Let me tell you… loving hurts sometimes, but I was right where I needed to be. “But Mallory, don’t you know that I am good?”

There was a reason for that chain-breaking stand-still moment. He planted a seed of hope within the vulnerable and He planted the seed of hope within me, too. I looked around and saw these little ones playing in the dusty roads, the older girls dancing along as they selflessly cared for the others, and stray animals begging for the food of children who couldn’t afford to give. My heart was broken for these people, and so was His. You see, my friends, the Kingdom is for us to build. It was by God’s grace that He had led me there… and it was by His grace that He kept me in that season. 

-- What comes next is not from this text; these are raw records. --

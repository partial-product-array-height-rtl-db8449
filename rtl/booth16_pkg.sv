// Shared types and constants of the radix-16 Booth multiplier.
//
// A radix-16 Booth digit lies in {-8..8}. It is carried as a sign bit and a
// magnitude 0..8 (sign-magnitude, so "negative zero" is allowed and handled by
// the partial product generator). The array layout constants below are derived
// from the operand width N: K = N/4 digit rows, each |d|*X needs N+3 bits, and
// the extra transfer digit is merged into a window of MERGE_W columns that
// starts at column N-4.
package booth16_pkg;

  typedef struct packed {
    logic       neg;  // digit is negative (or negative zero)
    logic [3:0] mag;  // |digit|, 0..8
  } digit_t;

  // Width of the window in which the extra row and the last negation bit are
  // added to the low bits of the last partial product row.
  localparam int unsigned MERGE_W = 15;
  // Number of low bits of the multiplicand that fall inside that window
  // (the extra row starts 4 columns above the window's first column).
  localparam int unsigned MERGE_XW = MERGE_W - 4;
  // Prefix bits the sign-extension logic adds above a row's magnitude bits.
  localparam int unsigned EXT_W = 5;

endpackage
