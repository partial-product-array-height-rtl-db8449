// Final carry-propagate adder.
//
// Adds the two rows left by the reduction tree into the product. Written as a
// plain addition so that synthesis can choose an adder that fits the uneven
// arrival times of the tree outputs (the design only asks for a fast
// carry-propagate adder).
//
// Purely combinational. s = a + b (mod 2^W).
module booth16_cpa #(
  parameter int unsigned W = 128
) (
  input  logic [W-1:0] a,
  input  logic [W-1:0] b,
  output logic [W-1:0] s
);

  assign s = a + b;

endmodule
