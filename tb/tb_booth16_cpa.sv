// Self-checking testbench of the final adder: s must equal a + b modulo
// 2^128, compared against a sum built from 32-bit pieces with explicit
// carries.
module tb_booth16_cpa;
  logic clk = 1'b0;
  always #5 clk = ~clk;
  int checks = 0, failures = 0;

  initial begin : watchdog
    repeat (100000) @(posedge clk);
    failures++;
    $display("TB_RESULT checks=%0d failures=%0d", checks, failures);
    $finish;
  end

  logic [127:0] a, b, s;
  booth16_cpa #(.W(128)) dut (.a(a), .b(b), .s(s));

  initial begin
    for (int k = 0; k < 20000; k++) begin
      logic [127:0] want;
      logic [32:0]  part;
      logic         cy;
      a = (k == 0) ? '1 : {$urandom, $urandom, $urandom, $urandom};
      b = (k == 0) ? 128'd1 : {$urandom, $urandom, $urandom, $urandom};
      #1;
      cy = 1'b0;
      for (int w = 0; w < 4; w++) begin
        part = 33'(a[32*w +: 32]) + 33'(b[32*w +: 32]) + 33'(cy);
        want[32*w +: 32] = part[31:0];
        cy = part[32];
      end
      checks++;
      if (s !== want) begin
        failures++;
        if (failures < 10) $display("FAIL a=%h b=%h got %h want %h", a, b, s, want);
      end
    end
    $display("TB_RESULT checks=%0d failures=%0d", checks, failures);
    $finish;
  end
endmodule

Fast forward several years—I was pursuing a bachelor’s degree in elementary education, playing intramural sports, hanging out with friends till the wee hours of the night, leading events around campus, etc. Living the dream! Except one thing—Inside my soul was a mess. I felt lost in a world of constant transition and chaos with no direction in hand. I am sure that you have felt this, too. But even then, His joy was my hopeful song. Over time, my soul began to sing again. My heart began to listen and my feet began to run with God again. Oh Sister, I pray that you have the courage to run with Him as far as He will carry you. I pray that you have the courage to just come. To just show up.

Come to the God who bears your deep scars and knows the searing pain of your heart. Come to the God who sat at the table with sinners like you and I for hours and hours and hours on end. Come to the God who fearlessly looked prostitutes and burdened women straight in the eyes and told the others to lay down their stones. Come to the God who stands at the well ready to fill our empty pots with the living water. Come to the God who was intentional when He created you. A God who calls us to a life of radical ministry. A God who calls us to get out of the boat. Are you going to step out on the crashing waves? Or are you going to stay in the boat?